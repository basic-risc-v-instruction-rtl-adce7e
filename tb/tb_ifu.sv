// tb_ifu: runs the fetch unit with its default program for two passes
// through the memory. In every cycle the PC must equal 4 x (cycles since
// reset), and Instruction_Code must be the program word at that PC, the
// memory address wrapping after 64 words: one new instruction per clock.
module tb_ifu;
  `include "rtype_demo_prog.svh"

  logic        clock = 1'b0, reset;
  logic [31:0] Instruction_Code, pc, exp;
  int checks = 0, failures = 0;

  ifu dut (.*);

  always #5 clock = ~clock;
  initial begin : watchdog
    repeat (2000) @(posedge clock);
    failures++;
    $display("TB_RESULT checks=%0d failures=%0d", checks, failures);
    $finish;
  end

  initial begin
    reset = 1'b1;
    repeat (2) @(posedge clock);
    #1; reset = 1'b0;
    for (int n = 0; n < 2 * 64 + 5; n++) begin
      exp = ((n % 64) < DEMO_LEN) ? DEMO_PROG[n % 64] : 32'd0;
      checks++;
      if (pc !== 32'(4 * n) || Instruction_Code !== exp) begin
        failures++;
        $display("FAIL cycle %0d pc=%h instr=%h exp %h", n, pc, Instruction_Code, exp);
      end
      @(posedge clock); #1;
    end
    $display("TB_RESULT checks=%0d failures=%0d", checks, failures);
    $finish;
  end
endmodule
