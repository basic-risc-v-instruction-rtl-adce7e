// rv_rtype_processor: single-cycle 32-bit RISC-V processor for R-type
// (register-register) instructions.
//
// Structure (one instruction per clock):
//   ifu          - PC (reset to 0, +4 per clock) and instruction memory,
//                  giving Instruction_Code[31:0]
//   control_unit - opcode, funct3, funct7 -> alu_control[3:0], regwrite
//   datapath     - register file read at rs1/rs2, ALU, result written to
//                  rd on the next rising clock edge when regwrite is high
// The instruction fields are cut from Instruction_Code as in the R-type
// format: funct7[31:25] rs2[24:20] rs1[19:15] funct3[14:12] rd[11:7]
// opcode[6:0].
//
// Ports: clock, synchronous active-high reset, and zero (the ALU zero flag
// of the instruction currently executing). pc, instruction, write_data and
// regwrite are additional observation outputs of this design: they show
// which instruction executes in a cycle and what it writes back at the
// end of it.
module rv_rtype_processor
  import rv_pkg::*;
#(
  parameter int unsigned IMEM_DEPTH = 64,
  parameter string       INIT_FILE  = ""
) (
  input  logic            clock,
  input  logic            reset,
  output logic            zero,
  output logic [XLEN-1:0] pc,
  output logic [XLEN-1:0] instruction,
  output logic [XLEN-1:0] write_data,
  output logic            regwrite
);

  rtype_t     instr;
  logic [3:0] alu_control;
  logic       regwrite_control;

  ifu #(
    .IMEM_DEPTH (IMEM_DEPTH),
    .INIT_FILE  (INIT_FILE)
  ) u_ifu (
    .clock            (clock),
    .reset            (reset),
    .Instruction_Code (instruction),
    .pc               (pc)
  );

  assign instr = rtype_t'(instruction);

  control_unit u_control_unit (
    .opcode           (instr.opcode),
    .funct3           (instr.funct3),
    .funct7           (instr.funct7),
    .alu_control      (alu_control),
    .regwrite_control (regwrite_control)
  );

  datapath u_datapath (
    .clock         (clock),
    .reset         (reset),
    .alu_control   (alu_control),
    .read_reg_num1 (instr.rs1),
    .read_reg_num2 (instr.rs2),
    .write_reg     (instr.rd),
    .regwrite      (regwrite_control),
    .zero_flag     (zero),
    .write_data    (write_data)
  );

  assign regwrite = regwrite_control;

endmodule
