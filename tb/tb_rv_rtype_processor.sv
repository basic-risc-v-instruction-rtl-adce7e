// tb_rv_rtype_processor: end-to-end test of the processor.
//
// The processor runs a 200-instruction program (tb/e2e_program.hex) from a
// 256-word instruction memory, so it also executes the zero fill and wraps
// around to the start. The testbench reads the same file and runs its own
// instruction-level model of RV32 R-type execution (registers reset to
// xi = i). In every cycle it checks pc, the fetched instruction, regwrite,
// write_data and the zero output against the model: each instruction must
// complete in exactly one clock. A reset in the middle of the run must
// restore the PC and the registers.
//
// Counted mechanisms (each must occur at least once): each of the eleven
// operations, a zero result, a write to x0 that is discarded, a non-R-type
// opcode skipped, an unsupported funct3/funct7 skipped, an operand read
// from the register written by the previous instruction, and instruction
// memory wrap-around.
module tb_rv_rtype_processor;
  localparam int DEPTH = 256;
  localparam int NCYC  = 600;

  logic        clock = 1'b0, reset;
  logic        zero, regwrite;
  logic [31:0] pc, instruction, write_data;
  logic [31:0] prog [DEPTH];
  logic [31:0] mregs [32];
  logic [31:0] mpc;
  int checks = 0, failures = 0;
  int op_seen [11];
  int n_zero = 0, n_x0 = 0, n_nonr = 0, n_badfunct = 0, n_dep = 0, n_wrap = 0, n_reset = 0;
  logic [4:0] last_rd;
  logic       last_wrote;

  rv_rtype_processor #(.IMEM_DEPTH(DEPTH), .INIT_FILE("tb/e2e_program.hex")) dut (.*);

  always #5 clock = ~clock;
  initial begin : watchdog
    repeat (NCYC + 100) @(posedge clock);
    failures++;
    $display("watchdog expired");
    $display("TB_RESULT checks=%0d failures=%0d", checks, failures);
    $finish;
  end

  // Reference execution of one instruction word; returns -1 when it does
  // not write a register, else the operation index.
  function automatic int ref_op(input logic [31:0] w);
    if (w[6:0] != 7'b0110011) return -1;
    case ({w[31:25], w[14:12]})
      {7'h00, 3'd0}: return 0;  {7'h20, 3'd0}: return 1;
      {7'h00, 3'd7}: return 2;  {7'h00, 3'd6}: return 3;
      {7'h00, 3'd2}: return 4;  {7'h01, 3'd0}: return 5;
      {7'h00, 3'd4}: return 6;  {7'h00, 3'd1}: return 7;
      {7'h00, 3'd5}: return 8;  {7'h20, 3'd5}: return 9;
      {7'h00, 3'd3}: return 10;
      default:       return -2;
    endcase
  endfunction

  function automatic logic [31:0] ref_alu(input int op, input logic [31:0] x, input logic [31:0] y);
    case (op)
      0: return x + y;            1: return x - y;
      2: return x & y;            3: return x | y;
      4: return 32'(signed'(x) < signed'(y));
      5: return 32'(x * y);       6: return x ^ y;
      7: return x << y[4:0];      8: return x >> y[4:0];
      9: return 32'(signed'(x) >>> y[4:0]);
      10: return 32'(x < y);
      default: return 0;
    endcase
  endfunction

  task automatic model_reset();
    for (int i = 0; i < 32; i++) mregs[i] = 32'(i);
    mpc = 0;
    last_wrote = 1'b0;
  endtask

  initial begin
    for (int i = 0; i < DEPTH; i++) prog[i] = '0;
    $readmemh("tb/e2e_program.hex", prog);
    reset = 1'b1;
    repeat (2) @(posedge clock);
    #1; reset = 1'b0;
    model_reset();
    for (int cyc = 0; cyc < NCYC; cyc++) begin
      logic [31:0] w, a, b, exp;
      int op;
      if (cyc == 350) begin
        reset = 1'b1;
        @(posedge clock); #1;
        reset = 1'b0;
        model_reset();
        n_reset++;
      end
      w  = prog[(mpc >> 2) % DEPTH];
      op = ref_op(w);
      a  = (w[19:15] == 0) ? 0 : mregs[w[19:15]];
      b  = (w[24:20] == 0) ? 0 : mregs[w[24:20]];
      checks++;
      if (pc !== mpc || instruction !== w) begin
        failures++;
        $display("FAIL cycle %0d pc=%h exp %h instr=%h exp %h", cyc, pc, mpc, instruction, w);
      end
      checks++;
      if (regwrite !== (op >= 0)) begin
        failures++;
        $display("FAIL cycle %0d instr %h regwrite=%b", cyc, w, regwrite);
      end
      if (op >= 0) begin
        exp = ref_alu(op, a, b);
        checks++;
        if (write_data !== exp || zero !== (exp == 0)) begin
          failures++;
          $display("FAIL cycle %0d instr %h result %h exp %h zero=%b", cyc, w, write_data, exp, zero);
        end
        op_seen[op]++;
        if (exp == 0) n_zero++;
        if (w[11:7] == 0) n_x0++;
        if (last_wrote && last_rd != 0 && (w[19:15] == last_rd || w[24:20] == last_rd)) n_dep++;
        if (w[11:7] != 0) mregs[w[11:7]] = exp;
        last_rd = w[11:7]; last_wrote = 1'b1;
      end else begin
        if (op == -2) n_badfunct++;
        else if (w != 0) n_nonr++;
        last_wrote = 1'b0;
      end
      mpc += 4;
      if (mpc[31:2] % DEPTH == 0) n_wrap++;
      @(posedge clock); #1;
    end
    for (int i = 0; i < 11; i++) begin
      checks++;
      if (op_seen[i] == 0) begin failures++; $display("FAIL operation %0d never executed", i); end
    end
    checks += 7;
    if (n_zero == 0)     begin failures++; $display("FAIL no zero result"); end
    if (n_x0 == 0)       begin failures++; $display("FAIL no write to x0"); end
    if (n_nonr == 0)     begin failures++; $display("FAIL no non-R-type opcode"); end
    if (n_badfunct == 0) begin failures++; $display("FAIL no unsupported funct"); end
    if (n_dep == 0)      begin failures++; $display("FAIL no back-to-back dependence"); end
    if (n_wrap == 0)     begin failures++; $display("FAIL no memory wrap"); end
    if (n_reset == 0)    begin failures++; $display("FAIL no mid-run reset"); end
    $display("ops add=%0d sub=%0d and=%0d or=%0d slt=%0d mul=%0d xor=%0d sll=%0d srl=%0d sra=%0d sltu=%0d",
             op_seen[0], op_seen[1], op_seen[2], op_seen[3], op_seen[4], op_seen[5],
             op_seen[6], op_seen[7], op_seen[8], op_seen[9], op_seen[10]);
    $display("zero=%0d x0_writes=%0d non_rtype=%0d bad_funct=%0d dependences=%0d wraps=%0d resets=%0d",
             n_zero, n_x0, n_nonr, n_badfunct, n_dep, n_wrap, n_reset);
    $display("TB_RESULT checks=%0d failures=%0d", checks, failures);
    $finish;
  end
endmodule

◇ ◇ ◇

Problem description -
Only the lines above from the one with "exp = ((n % 64)" through the one with "-> alu_control[3:0], regwrite" should be duplicated, character for character.

Response box -
      exp = ((n % 64) < DEMO_LEN) ? DEMO_PROG[n % 64] : 32'd0;
      checks++;
      if (pc !== 32'(4 * n) || Instruction_Code !== exp) begin
        failures++;
        $display("FAIL cycle %0d pc=%h instr=%h exp %h", n, pc, Instruction_Code, exp);
      end
      @(posedge clock); #1;
    end
    $display("TB_RESULT checks=%0d failures=%0d", checks, failures);
    $finish;
  end
endmodule
repository basic-risc-v-instruction-rtl-adce7e
// rv_rtype_processor: single-cycle 32-bit RISC-V processor for R-type
// (register-register) instructions.
//
// Structure (one instruction per clock):
//   ifu          - PC (reset to 0, +4 per clock) and instruction memory,
//                  giving Instruction_Code[31:0]
//   control_unit - opcode, funct3, funct7 -> alu_control[3:0], regwrite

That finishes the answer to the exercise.